OU’s Student Government Association decried the actions of pro-Trump rioters Wednesday, deeming their “attempt to halt the peaceful transfer of power” destructive and an expression of “complete disdain” for democracy.
In a Friday afternoon statement, the association conveyed their “anger and disbelief” toward the storming of the capital, noting the “stark contrast to protests that occurred this past summer” connected to racial justice movements.
“While this summer’s protests were predominantly peaceful and on behalf of a cause for racial justice, Wednesday’s events were violent and rooted in beliefs that have been proven false time and time again,” the statement read. “Equivalencies drawn between the two are false and must not be treated with merit.”
The Black Lives Matter Global Network described the riots as a coup, tweeting that it was “one more example of hypocrisy in our country’s law enforcement response to protest”. Discussions comparing police responses continue, highlighting disparities in the treatment of protestors.
Law enforcement officials charged 40 defendants with unlawful entry of public property and is continuing to review evidence for an additional charge of curfew violation. By the time additional law enforcement arrived to clear the Capitol using flashbangs, percussion grenades and tear gas — after the building had been occupied for several hours and an officer suffered critical injuries — arrests numbered “several dozen,” according to the Washington Post article.
Law enforcement officials also arrested the individual who sat with his feet on House Speaker Nancy Pelosi’s desk in her U.S. Capitol office on federal charges of entering and remaining on restricted grounds, violent entry and theft of public property, according to the NBC News article.
The May 31 demonstration elicited a police response as officers attempted to clear the intersection. Thirteen people were arrested before 10 p.m. and protestors marching from Northwest 23rd Street and Classen Boulevard were met with flash grenades, rubber bullets, beanbags and teargas from midnight to 3 a.m.
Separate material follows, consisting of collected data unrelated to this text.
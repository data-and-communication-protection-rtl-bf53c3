// tb_gf128_mul: checks the GCM field multiplier against a reference built a
// different way (bit-reverse, carry-less multiply, polynomial reduction,
// bit-reverse) on random operands, against a published GCM intermediate
// value, and checks the one-cycle latency.
module tb_gf128_mul;
  import hsc_pkg::*;
  logic clk = 0, rst_n = 0, en = 0, z_valid;
  block_t x, h, z;
  int checks = 0, failures = 0;

  gf128_mul dut (.*);
  always #5 clk = ~clk;

  initial begin
    repeat (5000) @(posedge clk);
    failures++;
    $display("TB_RESULT checks=%0d failures=%0d", checks, failures);
    $finish;
  end

  function automatic block_t rev(input block_t a);
    block_t r;
    for (int i = 0; i < 128; i++) r[i] = a[127-i];
    return r;
  endfunction

  function automatic block_t ref_mul(input block_t a, input block_t b);
    logic [255:0] p;
    block_t ra, rb;
    ra = rev(a); rb = rev(b);
    p = '0;
    for (int i = 0; i < 128; i++) if (rb[i]) p ^= (256'(ra) << i);
    for (int i = 254; i >= 128; i--)
      if (p[i]) p ^= (256'h87 << (i - 128)) ^ (256'h1 << i);
    return rev(p[127:0]);
  endfunction

  task automatic one(input block_t a, input block_t b, input block_t exp);
    @(negedge clk);
    x = a; h = b; en = 1;
    @(negedge clk);
    en = 0; x = '0;
    checks += 2;
    if (!z_valid) begin failures++; $display("FAIL no valid after 1 cycle"); end
    if (z !== exp) begin failures++; $display("FAIL %h*%h = %h exp %h", a, b, z, exp); end
  endtask

  initial begin
    x = '0; h = '0;
    repeat (3) @(negedge clk);
    rst_n = 1;
    one(128'h0388dace60b6a392f328c2b971b2fe78, 128'h66e94bd4ef8a2c3b884cfa59ca342b2e,
        128'h5e2ec746917062882c85b0685353deb7);
    one(128'h80000000000000000000000000000000, 128'h1234, 128'h1234);
    for (int t = 0; t < 200; t++) begin
      block_t a, b;
      a = {$urandom, $urandom, $urandom, $urandom};
      b = {$urandom, $urandom, $urandom, $urandom};
      one(a, b, ref_mul(a, b));
    end
    $display("TB_RESULT checks=%0d failures=%0d", checks, failures);
    $finish;
  end
endmodule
According to the statement, the rioters’ rhetoric directly impacts the OU community as it “was used in an attempt to disrupt our electoral process.” It called on students to work together to improve democracy and emphasized that hatred has no place at the University.
“We want to reassure all students, particularly students of marginalized communities, that we will call out movements of hatred, bigotry, and corruption,” the statement read. “The Student Government Association was founded to advocate on behalf of students, therefore, we encourage our University and our peers to consistently stand against acts of injustice.”
As students, faculty and staff alike process this event, the statement emphasized that campus mental health resources are available.
Goddard Health Services is offering phone and Zoom sessions with counselors by appointment, which can be scheduled at (405) 325-2911. The center is open from 8 a.m. to 5 p.m.
SGA president Tavana Farzaneh also provided her email, email@example.com, for questions, comments or concerns regarding Wednesday’s events.
“It is essential that we hear from our peers on how to best serve the student body,” the statement read.